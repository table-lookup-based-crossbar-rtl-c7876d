// mp_harness: measures the matching power of one tabarb_arbiter
// configuration: the average number of crossbar matches per arbitration at a
// given input-queue occupancy.  Every input port keeps round(OCC_PCT/100*NVC)
// of its VCs holding a head flit (a granted head is replaced by a new flit on
// a random empty VC, with a random legal output), all outputs are ready.  An
// arbitration is a cycle in which the arbiter looked up a request vector
// that was not empty.  Every cycle the grants are checked to be a legal
// matching.  The starvation timeout defaults to 1000 cycles, out of reach of
// the run, so that the numbers show the matching of the table itself and
// not the anti-starvation override.  Used by tb_matching_power.
module mp_harness
  import tabarb_pkg::*;
#(
  parameter routing_e    ROUTING = ROUTE_ADAPTIVE,
  parameter int unsigned NVC     = 8,
  parameter int unsigned FWD_XP  = 3,
  parameter int unsigned FWD_XM  = 3,
  parameter int unsigned FWD_YP  = 1,
  parameter int unsigned FWD_YM  = 1,
  parameter int unsigned LAT     = 2,
  parameter int unsigned CYCLES  = 2000,
  parameter int unsigned TIMEOUT = 1000
) (
  input  logic clk,
  input  int   occ_pct,
  input  bit   start,
  output bit   done,
  output real  matches_per_arb,
  output int   checks,
  output int   failures
);

  localparam bit FULL = (FWD_XP == 0);
  localparam int ARV_W = (ROUTING == ROUTE_DOR) ? 8 :
                         ((FWD_XP == 1 && FWD_YP == 1) ? 8 :
                          ((FWD_YP == 1) ? 10 : 12));

  logic rst_n;
  logic [3:0][NVC-1:0]         head_valid, vc_grant;
  logic [3:0][NVC-1:0][1:0]    head_out;
  logic [3:0]                  grant_valid;
  logic [3:0][$clog2(NVC)-1:0] grant_vc;
  reqset_t                     pgv;
  logic [ARV_W-1:0]            arv, arv_prev;
  logic                        starve_active;
  logic [$clog2(4*NVC+1)-1:0]  starve_count;

  tabarb_arbiter #(.ROUTING(ROUTING), .NVC(NVC), .FWD_XP(FWD_XP), .FWD_XM(FWD_XM),
                   .FWD_YP(FWD_YP), .FWD_YM(FWD_YM), .LAT(LAT), .TIMEOUT(TIMEOUT)) dut (
    .clk, .rst_n, .head_valid, .head_out, .out_ready(4'hF), .vc_grant, .grant_vc, .grant_valid,
    .pgv, .arv, .starve_active, .starve_count);

  function automatic int rand_out(int p);
    int k;
    if (ROUTING == ROUTE_DOR && p >= 2) return (p == 2) ? 3 : 2;
    k = $urandom_range(0, 2);
    return (k < p) ? k : k + 1;
  endfunction

  int  target, n, used, arbs, total;
  bit  won [4];
  int  won_vc [4];

  initial begin
    done = 0; checks = 0; failures = 0; matches_per_arb = 0.0;
    rst_n = 0; head_valid = '0; head_out = '0; arv_prev = '0;
    forever begin
      wait (start);
      rst_n = 0;
      head_valid = '0;
      @(negedge clk);
      @(negedge clk);
      rst_n = 1;
      target = (occ_pct * NVC + 50) / 100;
      if (target < 1) target = 1;
      arbs = 0; total = 0; arv_prev = '0;
      for (int c = 0; c < CYCLES; c++) begin
        for (int p = 0; p < 4; p++) begin
          automatic int have = 0;
          for (int v = 0; v < NVC; v++) have += head_valid[p][v];
          while (have < target) begin
            automatic int v = $urandom_range(0, NVC - 1);
            if (!head_valid[p][v]) begin
              head_valid[p][v] = 1; head_out[p][v] = 2'(rand_out(p)); have++;
            end
          end
        end
        #1;
        used = 0; n = 0;
        for (int p = 0; p < 4; p++) if (grant_valid[p]) begin
          n++;
          checks++;
          for (int o = 0; o < 4; o++) if (pgv[p][o]) begin
            if (used & (1 << o)) begin failures++; $display("FAIL output granted twice"); end
            used |= 1 << o;
          end
          if (!head_valid[p][grant_vc[p]] || !pgv[p][head_out[p][grant_vc[p]]]) begin
            failures++; $display("FAIL grant to a VC that did not ask");
          end
        end
        if ((LAT > 1 ? arv_prev : arv) != '0) begin arbs++; total += n; end
        arv_prev = arv;
        for (int p = 0; p < 4; p++) begin won[p] = grant_valid[p]; won_vc[p] = int'(grant_vc[p]); end
        @(negedge clk);
        for (int p = 0; p < 4; p++) if (won[p]) head_valid[p][won_vc[p]] = 0;
      end
      matches_per_arb = (arbs > 0) ? real'(total) / real'(arbs) : 0.0;
      done = 1;
      wait (!start);
      done = 0;
    end
  end

endmodule
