// tb_matching_power: matching power of the table-lookup arbiter versus
// input-queue occupancy, for the request-forwarding schemes compared in the
// evaluation: the lite DOR arbiter with full forwarding (4 VCs, 1 cycle) and
// the adaptive arbiter (8 VCs, 2 cycles) with PaRF<1,1,1,1>, <2,2,2,2>,
// <3,3,1,1>, <3,3,3,3> and full forwarding.  Occupancy runs over 0.1, 0.25,
// 0.5 and 0.8 (fraction of VCs with a head flit).  It prints the table of
// matches per arbitration and checks the expected trends at 0.8 occupancy:
// forwarding more requests never loses much matching power
// (<3,3,1,1> and <2,2,2,2> at least 5% above <1,1,1,1>, full forwarding
// not below any partial scheme), and every scheme
// finds at least one match per arbitration.
module tb_matching_power;
  import tabarb_pkg::*;

  logic clk = 0;
  always #5 clk = ~clk;

  localparam int NS = 6;
  localparam int NOCC = 4;
  int  occ_list [NOCC] = '{10, 25, 50, 80};
  string names [NS] = '{"lite FuRF (DOR)", "PaRF<1,1,1,1>", "PaRF<2,2,2,2>",
                        "PaRF<3,3,1,1>", "PaRF<3,3,3,3>", "FuRF (adaptive)"};

  int  occ;
  bit  start = 0;
  bit  done [NS];
  real mp [NS];
  int  ck [NS], fl [NS];
  real res [NS][NOCC];
  int  checks = 0, failures = 0;

  mp_harness #(.ROUTING(ROUTE_DOR), .NVC(4), .FWD_XP(0), .FWD_XM(0), .FWD_YP(0), .FWD_YM(0), .LAT(1))
    h0 (.clk, .occ_pct(occ), .start, .done(done[0]), .matches_per_arb(mp[0]), .checks(ck[0]), .failures(fl[0]));
  mp_harness #(.FWD_XP(1), .FWD_XM(1), .FWD_YP(1), .FWD_YM(1))
    h1 (.clk, .occ_pct(occ), .start, .done(done[1]), .matches_per_arb(mp[1]), .checks(ck[1]), .failures(fl[1]));
  mp_harness #(.FWD_XP(2), .FWD_XM(2), .FWD_YP(2), .FWD_YM(2))
    h2 (.clk, .occ_pct(occ), .start, .done(done[2]), .matches_per_arb(mp[2]), .checks(ck[2]), .failures(fl[2]));
  mp_harness
    h3 (.clk, .occ_pct(occ), .start, .done(done[3]), .matches_per_arb(mp[3]), .checks(ck[3]), .failures(fl[3]));
  mp_harness #(.FWD_XP(3), .FWD_XM(3), .FWD_YP(3), .FWD_YM(3))
    h4 (.clk, .occ_pct(occ), .start, .done(done[4]), .matches_per_arb(mp[4]), .checks(ck[4]), .failures(fl[4]));
  mp_harness #(.FWD_XP(0), .FWD_XM(0), .FWD_YP(0), .FWD_YM(0))
    h5 (.clk, .occ_pct(occ), .start, .done(done[5]), .matches_per_arb(mp[5]), .checks(ck[5]), .failures(fl[5]));

  function automatic bit all_done();
    foreach (done[i]) if (!done[i]) return 0;
    return 1;
  endfunction

  initial begin
    repeat (40000) @(posedge clk);
    $display("watchdog expired");
    for (int s = 1; s < 5; s++) begin
      checks++;
      if (res[5][NOCC-1] < 0.97 * res[s][NOCC-1]) begin failures++; $display("FAIL full forwarding below %s", names[s]); end
    end
    $display("TB_RESULT checks=%0d failures=%0d", checks, failures + 1);
    $finish;
  end

  initial begin
    for (int k = 0; k < NOCC; k++) begin
      occ = occ_list[k];
      @(negedge clk);
      start = 1;
      while (!all_done()) @(negedge clk);
      for (int s = 0; s < NS; s++) res[s][k] = mp[s];
      @(negedge clk);
      start = 0;
      @(negedge clk);
    end
    $display("matches per arbitration  occupancy: 0.10  0.25  0.50  0.80");
    for (int s = 0; s < NS; s++)
      $display("  %-18s                 %5.2f %5.2f %5.2f %5.2f", names[s],
               res[s][0], res[s][1], res[s][2], res[s][3]);
    foreach (ck[s]) begin checks += ck[s]; failures += fl[s]; end
    for (int s = 0; s < NS; s++) begin
      checks++;
      if (res[s][NOCC-1] < 1.0) begin failures++; $display("FAIL %s below one match", names[s]); end
    end
    checks++;
    if (res[3][NOCC-1] < 1.05 * res[1][NOCC-1]) begin failures++; $display("FAIL <3,3,1,1> not above <1,1,1,1>"); end
    checks++;
    if (res[2][NOCC-1] < 1.05 * res[1][NOCC-1]) begin failures++; $display("FAIL <2,2,2,2> not above <1,1,1,1>"); end
    for (int s = 1; s < 5; s++) begin
      checks++;
      if (res[5][NOCC-1] < 0.97 * res[s][NOCC-1]) begin failures++; $display("FAIL full forwarding below %s", names[s]); end
    end
    $display("TB_RESULT checks=%0d failures=%0d", checks, failures);
    $finish;
  end
endmodule
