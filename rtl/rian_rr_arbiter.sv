// rian_rr_arbiter: round-robin arbiter of one router output (the control
// switch of the document's router).
//
// Several input ports may hold a control flit for the same output in one
// cycle; the document only says that arbitration is done to avoid resource
// hazards. This arbiter grants one of them, searching from the port after the
// one granted last, so that no input starves. Interface: req is one bit per
// input, enable lets a grant happen at all (the output is wired and not
// throttled), gnt is one-hot or zero. Purely combinational except for the
// priority pointer, which moves on the clock edge after each grant.
module rian_rr_arbiter #(
  parameter int unsigned N = 9
) (
  input  logic         clk,
  input  logic         rst_n,
  input  logic [N-1:0] req,
  input  logic         enable,
  output logic [N-1:0] gnt
);
  localparam int unsigned IW = (N > 1) ? $clog2(N) : 1;

  logic [IW-1:0] last;  // index granted most recently
  logic [IW-1:0] idx;

  always_comb begin
    gnt = '0;
    idx = last;
    if (enable) begin
      // Search N positions starting just after the last winner.
      for (int unsigned k = 1; k <= N; k++) begin
        idx = IW'((32'(last) + k) % N);
        if (req[idx] && gnt == '0) gnt[idx] = 1'b1;
      end
    end
  end

  always_ff @(posedge clk or negedge rst_n) begin
    if (!rst_n) last <= IW'(N - 1);
    else if (gnt != '0) begin
      for (int unsigned i = 0; i < N; i++)
        if (gnt[i]) last <= IW'(i);
    end
  end

  assert property (@(posedge clk) disable iff (!rst_n) $onehot0(gnt))
    else $error("rian_rr_arbiter: more than one grant");
endmodule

=====

TASK: Repeat exactly the lines of the data from the first one through the line with "port keeps round(OCC_PCT/100*NVC)", both of them included.

ANSWER SECTION:
repository table-lookup-based-crossbar-rtl-c7876d
// mp_harness: measures the matching power of one tabarb_arbiter
// configuration: the average number of crossbar matches per arbitration at a
// given input-queue occupancy.  Every input port keeps round(OCC_PCT/100*NVC)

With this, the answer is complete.